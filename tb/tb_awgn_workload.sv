// tb_awgn_workload: bit-error rate and survivor-memory activity of the decoder
// over an AWGN channel with BPSK and 3-bit soft decisions, at Eb/N0 = 2, 3, 4,
// 5 and 6 dB, 100000 information pairs per point, continuous input.
//
// Four decoders see the same symbols: the default one, which checks the first
// 12 groups (48 states) for path merging, and ones that check 4, 8 and all
// 16 groups (16, 32 and 64 states); the errors of all four are reported.
// Reported per point: bit errors of both, the average merged column (the
// effective truncation length is 2*(merged column + 1) stages), the share of
// survivor-memory columns of rows 1..63 left idle by clock gating, and the
// share of hard decisions that are 1 at the decoder input with and without
// the SST transformation.
// A software conventional decoder (register exchange on the received symbols,
// 64 stages, output from state 0, no SST, no variable truncation) decodes the
// same symbols for comparison.
// Checks: the proposed decoder has at most 10% + 3 more errors than the
// conventional one at every point; the 12-group decoder has at most 3 more errors than the 16-group
// one at every point; its BER stays below 1e-3 from 4 dB on; the effective
// truncation length does not grow as Eb/N0 rises; at 6 dB more than half of
// the survivor-memory columns are idle; at 5 and 6 dB SST lowers the share
// of 1s (below that the pre-decoder, which combines 13 hard decisions, is
// itself too often wrong for the transformed input to be sparser).
module tb_awgn_workload;
  import vd_pkg::sym_t;

  localparam int COLS   = 32;
  localparam int NPAIRS = 100000;
  localparam int NPTS   = 5;

  logic       clk = 1'b0;
  logic       rst_n = 1'b0;
  logic       in_valid = 1'b0;
  sym_t [1:0] in_sym = '0;
  logic       ov12, ov16;
  logic [1:0] ob12, ob16;
  logic [4:0] mc12, mc16, vc12, vc16;

  sst_vtl_viterbi_decoder dut12 (.clk, .rst_n, .in_valid, .in_sym, .out_valid(ov12),
    .out_bits(ob12), .merge_col(mc12), .valid_col(vc12));
  logic       ov4, ov8;
  logic [1:0] ob4, ob8;
  logic [4:0] mc4, mc8, vc4, vc8;
  sst_vtl_viterbi_decoder #(.CHECK_GROUPS(4)) dut4 (.clk, .rst_n, .in_valid, .in_sym,
    .out_valid(ov4), .out_bits(ob4), .merge_col(mc4), .valid_col(vc4));
  sst_vtl_viterbi_decoder #(.CHECK_GROUPS(8)) dut8 (.clk, .rst_n, .in_valid, .in_sym,
    .out_valid(ov8), .out_bits(ob8), .merge_col(mc8), .valid_col(vc8));
  sst_vtl_viterbi_decoder #(.CHECK_GROUPS(16)) dut16 (.clk, .rst_n, .in_valid, .in_sym,
    .out_valid(ov16), .out_bits(ob16), .merge_col(mc16), .valid_col(vc16));

  always #5 clk = ~clk;

  int checks = 0, failures = 0;

  int tapsA[5] = '{0, 2, 3, 5, 6};
  int tapsB[5] = '{0, 1, 2, 4, 6};
  int tapsC[5] = '{0, 1, 2, 3, 6};
  bit [6:0] enc_hist = '0;

  function automatic bit par(bit [6:0] h, int taps[5]);
    bit r = 0;
    foreach (taps[x]) r ^= h[taps[x]];
    return r;
  endfunction

  real sigma;
  int  pt = 0;

  function automatic real gauss();
    real u1, u2;
    u1 = (real'($urandom_range(1, 1000000))) / 1000001.0;
    u2 = (real'($urandom_range(0, 1000000))) / 1000001.0;
    return $sqrt(-2.0 * $ln(u1)) * $cos(6.283185307 * u2);
  endfunction

  // uniform quantiser, 8 levels of width 0.5 over [-2, +2]; code bit 0 -> +1
  function automatic logic [2:0] quant(real x);
    int v;
    v = int'($floor(4.0 - 2.0 * x));
    if (v < 0) v = 0;
    if (v > 7) v = 7;
    return 3'(v);
  endfunction

  // ---- conventional reference: register exchange on r, 64 stages, state 0
  int          rpm[64], npm[64];
  longint unsigned rpath[64], npath[64];
  int          ref_stage = 0;
  bit          info[$];
  int          info_pt[$];
  int          errc[NPTS];

  function automatic bit [2:0] ref_cw(int p, bit u);
    bit [6:0] x;
    x[0] = u;
    for (int j = 1; j <= 6; j++) x[j] = p[6 - j];
    return {par(x, tapsA), par(x, tapsB), par(x, tapsC)};
  endfunction

  task automatic ref_stage_step(input logic [2:0] a, input logic [2:0] b, input logic [2:0] c);
    int bmv[8];
    int mn;
    for (int cw = 0; cw < 8; cw++)
      bmv[cw] = (cw[2] ? 7 - int'(a) : int'(a)) + (cw[1] ? 7 - int'(b) : int'(b)) +
                (cw[0] ? 7 - int'(c) : int'(c));
    mn = 1 << 30;
    for (int st = 0; st < 64; st++) begin
      int p0, p1, m0, m1;
      bit u;
      u  = st[5];
      p0 = (st * 2) % 64; p1 = p0 + 1;
      m0 = rpm[p0] + bmv[ref_cw(p0, u)];
      m1 = rpm[p1] + bmv[ref_cw(p1, u)];
      if (m1 < m0) begin npm[st] = m1; npath[st] = {rpath[p1][62:0], u}; end
      else         begin npm[st] = m0; npath[st] = {rpath[p0][62:0], u}; end
      if (npm[st] < mn) mn = npm[st];
    end
    for (int st = 0; st < 64; st++) begin rpm[st] = npm[st] - mn; rpath[st] = npath[st]; end
    if (ref_stage >= 63) begin
      int idx;
      idx = ref_stage - 63;
      if (info_pt[idx] >= 0) errc[info_pt[idx]] += int'(rpath[0][63] ^ info[idx]);
    end
    ref_stage++;
  endtask

  typedef struct { bit [1:0] bits; int pt; } exp_t;
  exp_t q[$];

  int err4[NPTS], err8[NPTS], err12[NPTS], err16[NPTS], nbits[NPTS];
  longint mc_sum[NPTS], idle_sum[NPTS], adv_n[NPTS];
  int r_ones[NPTS], y_ones[NPTS], sym_n[NPTS];

  always @(negedge clk) begin
    if (rst_n) begin
      if (dut12.adv) begin
        adv_n[pt]    += 1;
        mc_sum[pt]   += longint'(mc12);
        idle_sum[pt] += longint'(COLS - 1 - int'(mc12));
        for (int k = 0; k < 2; k++)
          for (int b = 0; b < 3; b++) begin
            y_ones[pt] += int'(dut12.y[k][b][2]);
            sym_n[pt]  += 1;
          end
      end
      if (ov12 !== ov16 || ov12 !== ov4 || ov12 !== ov8) begin
        failures++; $display("ERROR: the two decoders disagree on out_valid");
      end
      if (ov12) begin
        exp_t e;
        e = q.pop_front();
        if (e.pt >= 0) begin
          nbits[e.pt] += 2;
          err12[e.pt] += $countones(e.bits ^ ob12);
          err16[e.pt] += $countones(e.bits ^ ob16);
          err4[e.pt]  += $countones(e.bits ^ ob4);
          err8[e.pt]  += $countones(e.bits ^ ob8);
        end
      end
    end
  end

  initial begin
    real ebn0;
    for (int st = 0; st < 64; st++) begin rpm[st] = (st == 0) ? 0 : 1000; rpath[st] = 0; end
    repeat (3) @(negedge clk);
    rst_n = 1'b1;
    for (int p = 0; p < NPTS; p++) begin
      ebn0  = 2.0 + real'(p);
      sigma = $sqrt(1.0 / (2.0 * (1.0 / 3.0) * $pow(10.0, ebn0 / 10.0)));
      pt    = p;
      for (int n = 0; n < NPAIRS; n++) begin
        sym_t [1:0] s;
        bit [1:0] u;
        @(negedge clk);
        u = 2'($urandom);
        for (int k = 0; k < 2; k++) begin
          bit [2:0] c;
          enc_hist = {enc_hist[5:0], u[k]};
          c = {par(enc_hist, tapsA), par(enc_hist, tapsB), par(enc_hist, tapsC)};
          for (int b = 0; b < 3; b++) begin
            s[k][b] = quant((c[b] ? -1.0 : 1.0) + sigma * gauss());
            r_ones[p] += int'(s[k][b][2]);
          end
          info.push_back(u[k]); info_pt.push_back(p);
          ref_stage_step(s[k][2], s[k][1], s[k][0]);
        end
        in_sym   = s;
        in_valid = 1'b1;
        q.push_back('{bits: u, pt: p});
      end
    end
    // flush: zero information bits, encoded and sent without noise (not scored)
    for (int n = 0; n < 2 * COLS; n++) begin
      sym_t [1:0] s;
      @(negedge clk);
      for (int k = 0; k < 2; k++) begin
        bit [2:0] c;
        enc_hist = {enc_hist[5:0], 1'b0};
        c = {par(enc_hist, tapsA), par(enc_hist, tapsB), par(enc_hist, tapsC)};
        for (int b = 0; b < 3; b++) s[k][b] = c[b] ? 3'd7 : 3'd0;
        info.push_back(1'b0); info_pt.push_back(-1);
        ref_stage_step(s[k][2], s[k][1], s[k][0]);
      end
      in_sym   = s;
      in_valid = 1'b1;
      q.push_back('{bits: 2'b00, pt: -1});
    end
    @(negedge clk) in_valid = 1'b0;
    repeat (COLS + 4) @(negedge clk);

    for (int p = 0; p < NPTS; p++) begin
      real avg_mc, idle_frac, ber12;
      avg_mc    = real'(mc_sum[p]) / real'(adv_n[p]);
      idle_frac = real'(idle_sum[p]) / (real'(adv_n[p]) * real'(COLS - 1));
      ber12     = real'(err12[p]) / real'(nbits[p]);
      $display("Eb/N0 %0d dB: conventional decoder errors %0d, 4 groups %0d, 8 groups %0d", 2 + p, errc[p], err4[p], err8[p]);
      checks++;
      if (err12[p] > errc[p] + errc[p] / 10 + 3) begin
        failures++; $display("ERROR: proposed decoder loses to the conventional one at %0d dB", 2 + p);
      end
      $display("Eb/N0 %0d dB: bits %0d errors(12 groups) %0d errors(16 groups) %0d BER %e avg truncation %0.1f stages idle columns %0.1f%% ones r %0.1f%% y %0.1f%%",
               2 + p, nbits[p], err12[p], err16[p], ber12, 2.0 * (avg_mc + 1.0), 100.0 * idle_frac,
               100.0 * real'(r_ones[p]) / real'(sym_n[p]), 100.0 * real'(y_ones[p]) / real'(sym_n[p]));
      checks++;
      if (err12[p] > err16[p] + 3) begin
        failures++; $display("ERROR: 48-state check loses to 64-state check at %0d dB", 2 + p);
      end
      checks++;
      if (p >= 2 && ber12 > 1.0e-3) begin
        failures++; $display("ERROR: BER too high at %0d dB", 2 + p);
      end
      checks++;
      if (p > 0 && mc_sum[p] * adv_n[p-1] > mc_sum[p-1] * adv_n[p] + adv_n[p] * adv_n[p-1] / 4) begin
        failures++; $display("ERROR: truncation length grew with Eb/N0 at %0d dB", 2 + p);
      end
      checks++;
      if (p >= 3 && y_ones[p] >= r_ones[p]) begin
        failures++; $display("ERROR: SST did not reduce the share of ones at %0d dB", 2 + p);
      end
    end
    checks++;
    if (idle_sum[NPTS-1] * 2 <= adv_n[NPTS-1] * (COLS - 1)) begin
      failures++; $display("ERROR: less than half of the survivor memory idle at 6 dB");
    end
    $display("TB_RESULT checks=%0d failures=%0d", checks, failures);
    $finish;
  end

  initial begin
    repeat (NPTS * NPAIRS + 1000) @(posedge clk);
    failures++;
    $display("ERROR: watchdog");
    $display("TB_RESULT checks=%0d failures=%0d", checks, failures);
    $finish;
  end

endmodule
-------
* Exercise description *
Once the line with "real avg_mc, idle_frac, ber12;" has been found in the records above, retype it and every line after it exactly, and include nothing else.

* Your response *
      real avg_mc, idle_frac, ber12;
      avg_mc    = real'(mc_sum[p]) / real'(adv_n[p]);
      idle_frac = real'(idle_sum[p]) / (real'(adv_n[p]) * real'(COLS - 1));
      ber12     = real'(err12[p]) / real'(nbits[p]);
      $display("Eb/N0 %0d dB: conventional decoder errors %0d, 4 groups %0d, 8 groups %0d", 2 + p, errc[p], err4[p], err8[p]);
      checks++;
      if (err12[p] > errc[p] + errc[p] / 10 + 3) begin
        failures++; $display("ERROR: proposed decoder loses to the conventional one at %0d dB", 2 + p);
      end
      $display("Eb/N0 %0d dB: bits %0d errors(12 groups) %0d errors(16 groups) %0d BER %e avg truncation %0.1f stages idle columns %0.1f%% ones r %0.1f%% y %0.1f%%",
               2 + p, nbits[p], err12[p], err16[p], ber12, 2.0 * (avg_mc + 1.0), 100.0 * idle_frac,
               100.0 * real'(r_ones[p]) / real'(sym_n[p]), 100.0 * real'(y_ones[p]) / real'(sym_n[p]));
      checks++;
      if (err12[p] > err16[p] + 3) begin
        failures++; $display("ERROR: 48-state check loses to 64-state check at %0d dB", 2 + p);
      end
      checks++;
      if (p >= 2 && ber12 > 1.0e-3) begin
        failures++; $display("ERROR: BER too high at %0d dB", 2 + p);
      end
      checks++;
      if (p > 0 && mc_sum[p] * adv_n[p-1] > mc_sum[p-1] * adv_n[p] + adv_n[p] * adv_n[p-1] / 4) begin
        failures++; $display("ERROR: truncation length grew with Eb/N0 at %0d dB", 2 + p);
      end
      checks++;
      if (p >= 3 && y_ones[p] >= r_ones[p]) begin
        failures++; $display("ERROR: SST did not reduce the share of ones at %0d dB", 2 + p);
      end
    end
    checks++;
    if (idle_sum[NPTS-1] * 2 <= adv_n[NPTS-1] * (COLS - 1)) begin
      failures++; $display("ERROR: less than half of the survivor memory idle at 6 dB");
    end
    $display("TB_RESULT checks=%0d failures=%0d", checks, failures);
    $finish;
  end

  initial begin
    repeat (NPTS * NPAIRS + 1000) @(posedge clk);
    failures++;
    $display("ERROR: watchdog");
    $display("TB_RESULT checks=%0d failures=%0d", checks, failures);
    $finish;
  end

endmodule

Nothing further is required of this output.